Definition of the LCM

Definition 3

Common multiple of natural numbers$ a $ and $ b $ is a natural number that is a multiple of both $ a $ and $ b $.

Common multiples of numbers are numbers that are divisible by the original without a remainder. For example, for the numbers $ 25 $ and $ 50 $, the common multiples will be the numbers $ 50,100,150,200, etc.

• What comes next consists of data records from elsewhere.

// tb_dia_commit_ctrl: self-checking test of the commit-side DIA controller.
// Committed fetch blocks with 1..12 micro-ops are offered; the test plays
// the FTB (upd_store asked for some blocks), the DIA pointer (bump
// allocation), the commit TLB (only some DIA pages mapped; a miss is refilled
// a few cycles after tlb_miss) and a write buffer that is full at random.
// Expected results are derived here: every block gives exactly one predictor
// update; a stored block's words appear in the write buffer in order at
// consecutive translated addresses, followed by one decoded-set with the
// allocated address and 4 bytes per micro-op, only while the write buffer
// is empty; other blocks push nothing; an
// abort while storing suppresses the decoded-set.
module tb_dia_commit_ctrl;
  import dia_pkg::*;
  logic clk = 1'b0, rst_n = 1'b0;
  always #5 clk = ~clk;
  int checks = 0, failures = 0;

  logic cm_valid, cm_ready, up_valid, up_ready, up_last, upd_valid, upd_store, dset_valid;
  logic alloc_req, abort, tlb_hit, tlb_miss, wb_push, wb_full, wb_empty;
  commit_blk_t cm, upd; logic [31:0] up_data, wb_data;
  addr_t dset_start, dset_daddr, alloc_addr, tlb_vaddr, tlb_paddr, wb_addr;
  logic [DLEN_W-1:0] dset_dlen, alloc_bytes; logic [15:0] stored_count;

  dia_commit_ctrl dut (.*);

  task automatic check(input bit c, input string msg);
    checks++;
    if (!c) begin failures++; $display("FAIL: %s", msg); end
  endtask

  typedef struct { addr_t start; int n; bit store; } blk_t;
  blk_t  blks[$];
  int    cur_uop = 0, cyc = 0, n_upd = 0, n_push = 0, n_dset = 0, n_miss = 0, n_abort = 0;
  addr_t ptr = 32'h4000_1F80;          // near a page boundary so blocks cross it
  bit    mapped[int];
  int    refill_at = -1;
  bit    in_block = 0, hdr_done = 0, aborted = 0, cur_store = 0;
  addr_t cur_base; int cur_n; addr_t cur_start;
  int    want_abort_at = -1;

  function automatic logic [31:0] uop(addr_t s, int i);
    return s[31:0] ^ (32'(i) << 24);
  endfunction

  task automatic step();
    @(negedge clk); cyc++;
    // refill the commit TLB model
    if (refill_at == cyc) begin mapped[int'(tlb_vaddr[31:13])] = 1; refill_at = -1; end
    cm_valid = blks.size() > 0 && !hdr_done;
    cm = '0;
    if (blks.size() > 0) begin
      cm.req.fetch_addr = blks[0].start;
      cm.nuops = 6'(blks[0].n);
    end
    upd_store = (blks.size() > 0) && blks[0].store;
    up_valid  = hdr_done && ($urandom_range(0, 3) != 0);
    up_data   = (blks.size() > 0) ? uop(blks[0].start, cur_uop) : '0;
    up_last   = (blks.size() > 0) && cur_uop == blks[0].n - 1;
    alloc_addr = ptr;
    wb_full   = ($urandom_range(0, 3) == 0);
    wb_empty  = !wb_full && ($urandom_range(0, 2) == 0);
    abort     = (cyc == want_abort_at);
    #1;
    tlb_hit   = mapped.exists(int'(tlb_vaddr[31:13]));
    tlb_paddr = tlb_vaddr ^ 32'h8000_0000;
    #1;
    if (tlb_miss && refill_at < 0) begin n_miss++; refill_at = cyc + 4; end
    if (abort) begin aborted = 1; n_abort++; end
    if (upd_valid) begin
      n_upd++;
      check(upd.req.fetch_addr == blks[0].start, "update carries the block");
      hdr_done = 1; cur_store = blks[0].store; cur_start = blks[0].start; cur_n = blks[0].n;
    end
    if (alloc_req) begin
      check(cur_store && int'(alloc_bytes) == 4 * cur_n, "allocation size");
      cur_base = ptr; ptr += addr_t'(alloc_bytes);
    end
    if (wb_push) begin
      n_push++;
      check(cur_store, "push only for stored blocks");
      check(wb_addr == ((cur_base + addr_t'(4 * cur_uop)) ^ 32'h8000_0000) &&
            wb_data == uop(cur_start, cur_uop), $sformatf("pushed word %0d", cur_uop));
    end
    if (dset_valid) begin
      n_dset++;
      check(!aborted, "no decoded-set after abort");
      check(wb_empty, "decoded-set only with the write buffer empty");
      check(dset_start == cur_start && dset_daddr == cur_base && int'(dset_dlen) == 4 * cur_n,
            "decoded-set fields");
    end
    if (up_valid && up_ready) begin
      if (up_last) begin
        void'(blks.pop_front()); hdr_done = 0; cur_uop = 0;
      end else cur_uop++;
    end
  endtask

  initial begin
    repeat (50000) @(posedge clk);
    failures++;
    $display("TB_RESULT checks=%0d failures=%0d", checks, failures);
    $finish;
  end

  initial begin
    int stored = 0, pushes = 0;
    cm_valid = 0; cm = '0; up_valid = 0; up_data = '0; up_last = 0; upd_store = 0;
    alloc_addr = '0; abort = 0; tlb_hit = 0; tlb_paddr = '0; wb_full = 0; wb_empty = 1;
    mapped[int'(32'h4000_1F80 >> 13)] = 1;
    repeat (3) @(posedge clk); rst_n = 1;
    for (int b = 0; b < 40; b++) begin
      blk_t x; x.start = 32'h0001_0000 + 32'(b * 64); x.n = $urandom_range(1, 12);
      x.store = (b % 3 != 1);
      if (x.store) begin stored++; pushes += x.n; end
      blks.push_back(x);
    end
    while (blks.size() > 0 && cyc < 5000) step();
    repeat (40) step();  // let the last decoded-set wait for an empty write buffer
    check(n_upd == 40, $sformatf("one update per block (%0d)", n_upd));
    check(n_push == pushes, $sformatf("words pushed %0d of %0d", n_push, pushes));
    check(n_dset == stored && stored_count == 16'(stored), $sformatf("decoded-sets %0d", n_dset));
    check(n_miss > 0, "commit TLB miss handled");
    // a stored block aborted midway
    aborted = 0;
    blks.push_back('{32'h0002_0000, 10, 1});
    want_abort_at = cyc + 4;
    while (blks.size() > 0 && cyc < 6000) step();
    repeat (40) step();  // let the last decoded-set wait for an empty write buffer
    check(n_abort == 1 && n_dset == stored, "abort suppressed the decoded-set");
    $display("TB_RESULT checks=%0d failures=%0d", checks, failures);
    $finish;
  end
endmodule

The least common multiple will be called the least common multiple and denoted by LCM $ (a; b) $ or K $ (a; b). $

To find the LCM of two numbers, you need:

1. Factor numbers
2. Write down the factors that are part of the first number and add to them the factors that are part of the second and do not go into the first

Example 4

Find the LCM of the numbers $ 99 $ and $ 77 $.

We will find according to the presented algorithm. For this

Factor numbers

$ 99 = 3 \ cdot 3 \ cdot 11 $

Write out the factors included in the first

add to them the factors that are part of the second and do not go into the first

Find the product of the numbers found in Step 2. The resulting number will be the desired least common multiple

$ LCM = 3 \ cdot 3 \ cdot 11 \ cdot 7 = 693 $

Compiling lists of number divisors is often very time consuming. There is a way to find GCD, called Euclid's algorithm.

The statements on which the Euclidean algorithm is based:

If $ a $ and $ b $ are natural numbers, and $ a \ vdots b $, then $ D (a; b) = b $

If $ a $ and $ b $ are natural numbers such that $ b

Using $ D (a; b) = D (a-b; b) $, we can successively decrease the considered numbers until we reach such a pair of numbers that one of them is divisible by the other. Then the smaller of these numbers will be the desired greatest common divisor for the numbers $ a $ and $ b $.

Properties of GCD and LCM

1. Any common multiple of $ a $ and $ b $ is divisible by K $ (a; b) $
2. If $ a \ vdots b $, then K $ (a; b) = a $

If K $ (a; b) = k $ and $ m $ is a natural number, then K $ (am; bm) = km $

If $ d $ is a common divisor for $ a $ and $ b $, then K ($ \ frac (a) (d); \ frac (b) (d) $) = $ \ \ frac (k) (d) $

If $ a \ vdots c $ and $ b \ vdots c $, then $ \ frac (ab) (c) $ is a common multiple of $ a $ and $ b $

For any natural numbers $ a $ and $ b $, the equality

$ D (a; b) \ cdot К (a; b) = ab $

Any common divisor of the numbers $ a $ and $ b $ is a divisor of the number $ D (a; b) $

How do I find the least common multiple?

You need to find each factor of each of the two numbers for which we find the smallest common multiple, and then multiply the factors that coincide in the first and second numbers by each other. The result of the product will be the desired multiple.

For example, we have numbers 3 and 5 and we need to find the LCM (least common multiple). US need to multiply and three and five for all numbers starting from 1 2 3 ... and so on until we see the same number both there and there.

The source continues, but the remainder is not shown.